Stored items
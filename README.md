# JTEC and JTEC-SQED: crosstalk-avoiding triple-error-correcting link codes for NOC interconnects

Links between network-on-chip switches suffer from two kinds of trouble as wires get
thinner and closer together. One is **crosstalk**: when a wire switches one way while both
neighbours switch the other way (`010 -> 101`), it sees about `(1 + 4λ)·C_L` of effective
capacitance, where `λ` is the ratio of coupling to bulk capacitance. That makes the wire
slow and costs energy. The other is **transient bit errors** from noise, particle hits and
low supply voltage. Lowering the swing on the wires saves energy quadratically but raises
the error rate, so single-error correction stops being enough.

This RTL implements a coding scheme that deals with both at once:

* **JTEC** (joint crosstalk avoidance and triple error correction) is a (77,32) code. It
  corrects any 3 wire errors in a flit. Because every bit is driven onto two adjacent
  wires, the worst-case coupling drops to `(1 + 2λ)·C_L`.
* **JTEC-SQED** (JTEC with simultaneous quadruple-error detection) adds one wire to make a
  (78,32) code. It still corrects any 3 errors, and it flags every 4-error pattern it
  cannot correct, so the flit can be thrown away and sent again.

The codecs are combinational. `jtec_link_port` wraps them into the pipeline stages of one
switch port: an encoder stage, one or two link stages and a decoder stage.

## The code

### Base code: a (39,32) Hsiao SEC-DED code

The 32 data bits `d` get 7 check bits `p`. Check bit `r` is the XOR of the data bits whose
column in the check matrix has a 1 in row `r`. The check matrix is `H = [D | I7]`:

* Every data column of `D` has weight 3. This gives odd-weight columns, no three of which
  add to zero, so the code corrects single errors and detects double errors (SEC-DED).
* The 32 columns are the 35 weight-3 columns of 7 bits, taken in ascending order, minus
  `0000111`, `0111000` and `1001001`.
* With those three left out, each row covers 13 or 14 data bits. No check bit is a long
  XOR chain. In a Hamming SEC-DED code, by contrast, the overall parity covers all 38 bits.

The table is `jtec_pkg::HCOL`. Any balanced choice of odd-weight columns works equally
well. This particular choice is this design's own.

### Duplication and the wire map

The 39-bit Hsiao word is `A = {p[6:0], d[31:0]}`. Its first 38 bits (the data plus
`p[5:0]`) form copy B, a shortened Hsiao code. Dropping one check row and column leaves no
two columns equal, so copy B can still correct one error.

| wires                   | content                                        |
|-------------------------|------------------------------------------------|
| `2i`, `2i+1` (i = 0..37) | bit `i` of A (even wire: copy A, odd wire: copy B) |
| 76                      | `p[6]`, completes copy A to the full Hsiao word |
| 77 (JTEC-SQED only)     | second copy of `p[6]`, completes copy B        |

Adjacent pairs always carry equal values. A wire therefore never has both neighbours
switching against it, and a `010`/`101` pattern cannot appear on the bus.

Distance: two different data words differ in at least 4 bits of copy A and at least 3 bits
of copy B. That makes at least 7 wires for JTEC, enough to correct 3 errors. With wire 77,
copy B is a full Hsiao word too. The distance becomes 8, which corrects 3 errors and
detects 4.

## Decoding JTEC (`jtec_decoder`)

The decoder splits the wires into copy A (even wires plus wire 76) and copy B (odd wires).
It computes two syndromes in parallel: `S_A` over all 7 rows, and `S_B` over rows 0..5
(the shortened code). It also corrects each copy's data in parallel, flipping the data bit
whose column matches the syndrome. It then picks the output from the syndromes alone:

| `S_A`            | `S_B`   | conclusion (at most 3 errors in total)                   | output             |
|------------------|---------|----------------------------------------------------------|--------------------|
| zero             | –       | A has no error. Three errors in A would give an odd, non-zero `S_A`. | A as received |
| odd              | zero    | A has 1 or 3 errors, B has none                          | B as received      |
| odd              | non-zero| A has exactly 1 error, which `S_A` locates               | A corrected by `S_A` |
| even, non-zero   | –       | A has 2 errors, so B has at most 1                        | B corrected by `S_B` |

This is the *optimized* form of the scheme. Copy A and the extra wire together make a
SEC-DED word, so no overall parity has to be recomputed. The SEC-DED syndrome already tells
one error from two, and the final Hamming decoding step disappears. The branch taken comes
out on `sel_o` (enum `jtec_pkg::sel_e`), which is useful for debug and coverage.

A syndrome that matches no data column leaves the data unchanged. This is the right result
when the single error sits in a check bit. With 3 or fewer errors, no other case reaches
a branch that uses a corrected copy.

## Detecting four errors (`jtec_sqed_decoder`)

Wires 0..76 go through the unchanged JTEC decoder, which produces the output flit. Wire 77
gives copy B a full 7-bit syndrome. A 4-error pattern falls in one of three groups:

* **2 + 2**: both syndromes are even and non-zero. The flag is raised.
* **1 + 3 or 3 + 1**: three errors in a Hsiao word always give an odd syndrome, because
  they are the sum of three odd-weight columns. So both syndromes are odd. Each copy is
  corrected with its own syndrome. If the two results differ, the flag is raised.
* **4 + 0 or 0 + 4**: if the damaged copy still has a non-zero (even) syndrome, JTEC picks
  the clean copy and the flit is correct. If the four errors turned it into another
  codeword, both syndromes are zero but the copies differ. The flag is raised.

`quad_err_o` marks a flit whose corrected value must be discarded. It is never raised with
3 or fewer errors. The flag can also be raised on some 1+3 patterns where JTEC happened to
deliver the right flit. It is conservative, never optimistic: an unflagged flit with 4
errors is always correct. Every one of the 1,426,425 four-error patterns has been checked
for this.

## The switch-port pipeline (`jtec_link_port`, top level)

The switch pipeline is decoder, input arbitration, routing/traversal, output arbitration,
encoder. Each codec and each link traversal takes one clock stage. This block holds the
stages that belong to the code, for both directions of one port:

```
 tx_flit_i ─▶ encoder ─▶ [reg] ─▶ link_o  ══ interswitch wires ══▶ link_i ─▶ [reg]×LINK_STAGES ─▶ decoder ─▶ [reg] ─▶ rx_flit_o
                                                                                               rx_sel_o, rx_quad_err_o
```

* Latency, from a flit on `tx_flit_i` to the same flit on `rx_flit_o` of the receiving port:
  `LINK_STAGES + 2` cycles. That is 3 at the default setting. Throughput is one flit per
  cycle, with no stalls.
* `SQED` (default 1): 1 selects JTEC-SQED with 78 wires. 0 selects JTEC with 77 wires and
  ties `rx_quad_err_o` low. The width of `link_o`/`link_i` follows this setting.
* `LINK_STAGES` (default 1): set it to 2 for links longer than a clock period. The top-level
  links of a 64-core butterfly fat tree are the case in mind.
* `tx_valid_i`/`link_valid_*`/`rx_valid_o` travel uncoded next to the flit. The reset
  `rst_n` is synchronous and active-low and clears every register.
* An assertion checks that the two wires of every pair on `link_o` are always equal.

Not in this block, and not in this RTL: the switch stages themselves, the low-swing
level-converting drivers on the wires (analog), and a retransmission scheme. For a
retransmission scheme, `rx_quad_err_o` is the request point.

## Where this RTL makes its own choices

The construction follows the published scheme closely: the code sizes, the duplication
and wire pairing, the optimized decoding rules, the three SQED detection cases and the
pipeline placement of the codecs. These points are this design's own:

* the exact Hsiao check matrix, and the order of data and check bits inside a codeword;
* which check bit is sent only once in JTEC (`p[6]`), and that its second copy in
  JTEC-SQED sits on wire 77, next to the first;
* how the SQED "decoded copies differ" test is built: both corrections run in parallel and
  their data words are compared;
* the valid/reset conventions and the registers at the link ends in `jtec_link_port`;
* fixed 32-bit flits. The package is written for K = 32 with 7 check bits. Another flit
  width needs a new Hsiao column table in `jtec_pkg`, and the `N_*` constants follow from
  it.

Only the optimized codec is provided. The scheme can also be built from a plain (38,32)
Hamming code whose two copies are followed by an overall parity bit over all 38 bits. That
form needs a 38-input parity tree in the encoder, plus parity recomputation on both copies
and a final Hamming decode in the decoder. It corrects the same errors with more logic and
a longer critical path, so it is left out.

The row weights of the chosen matrix (14 or 15 ones per row counting the identity, 103 in
all, 14.7 on average) match the XOR counts expected of a balanced (39,32) Hsiao code.

## Verification

Every testbench checks itself and prints `TB_RESULT checks=<n> failures=<n>`. The reference
model in `tb/tb_jtec_ref.svh` rebuilds the check matrix from its rule, separately from the
design.

| testbench | what it shows |
|-----------|---------------|
| `tb_jtec_encoder` | Both encoders match the reference on 2,000+ words. Rows are balanced. Wire pairs are equal. Every codeword from data of weight 1–3 has weight ≥ 7 (JTEC) or ≥ 8 (SQED), which proves the minimum distances. |
| `tb_jtec_decoder` | All 76,153 patterns of 0–3 errors on 77 wires, for 4 data words: the flit is always recovered and the reported branch is the expected one. |
| `tb_jtec_sqed_decoder` | All 0–3 error patterns on 78 wires (flag low, flit correct). All 1,426,425 four-error patterns: 2+2 always flagged, codeword-forming 4+0 always flagged, never an unflagged wrong flit. |
| `tb_jtec_link_port` | Top level at its defaults, in loopback through an error-injecting channel. 20,000 flits with random gaps, every error class, 3-cycle latency check, a cycle-by-cycle check for `010↔101` on the wires, and coverage of every decoder branch, the flag, idle and back-to-back flits. |
| `tb_jtec_link_port_jtec` | The same test with `SQED=0, LINK_STAGES=2` (4-cycle latency). |
| `tb_jtec_ber_channel` | 200,000 flits with independent wire errors at a bit error rate of 1/64. Every wrong JTEC flit had ≥ 4 errors, and every unflagged wrong SQED flit had ≥ 5. The measured residual word error rates stay under `1 − Σ_{m≤3} P(77,m)` and `1 − Σ_{m≤4} P(78,m)`. |

Beyond its guarantee, JTEC also corrects most random 4-error patterns: none of 20,000
sampled patterns was decoded wrongly. At a bit error rate of 1/64, the measured residual
rate was about 2.1 %, against a bound of 3.3 %.

Not verified here: timing and area in a real library. The published figures are for 90 nm
at a 600 ps clock. All blocks compile with Verilator lint and the Yosys slang front end.
The only warnings are four intentionally open debug outputs in the JTEC configuration of
`jtec_link_port`.

## Simulating

Each testbench is a top module with no ports. It reads the package first and finds the
rest by file name, for example:

```
verilator --binary --timing --assert -Irtl -Itb -y rtl -y tb +libext+.sv \
    --top-module tb_jtec_link_port rtl/jtec_pkg.sv tb/tb_jtec_link_port.sv
./obj_dir/Vtb_jtec_link_port
```

Every run takes a few seconds at most. Variables that nothing initialises may start at
random values. The design resets everything it reads, so this is harmless.

## Files

| file | content |
|------|---------|
| `rtl/jtec_pkg.sv` | sizes, types, Hsiao column table, check-bit and correction functions |
| `rtl/jtec_encoder.sv` | JTEC encoder, 32 → 77 wires |
| `rtl/jtec_sqed_encoder.sv` | JTEC-SQED encoder, 32 → 78 wires (wraps the JTEC encoder) |
| `rtl/jtec_decoder.sv` | optimized JTEC decoder |
| `rtl/jtec_sqed_decoder.sv` | JTEC-SQED decoder with quadruple-error flag (wraps the JTEC decoder) |
| `rtl/jtec_link_port.sv` | top level: encoder, link and decoder pipeline stages of one switch port |
| `tb/*.sv`, `tb/tb_jtec_ref.svh` | testbenches and their reference model |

== WORK INSTRUCTIONS ==
For every line in the entries above that contains "neighbours", add one to a count, and give that number by itself.

== EXERCISE SOLUTION ==
2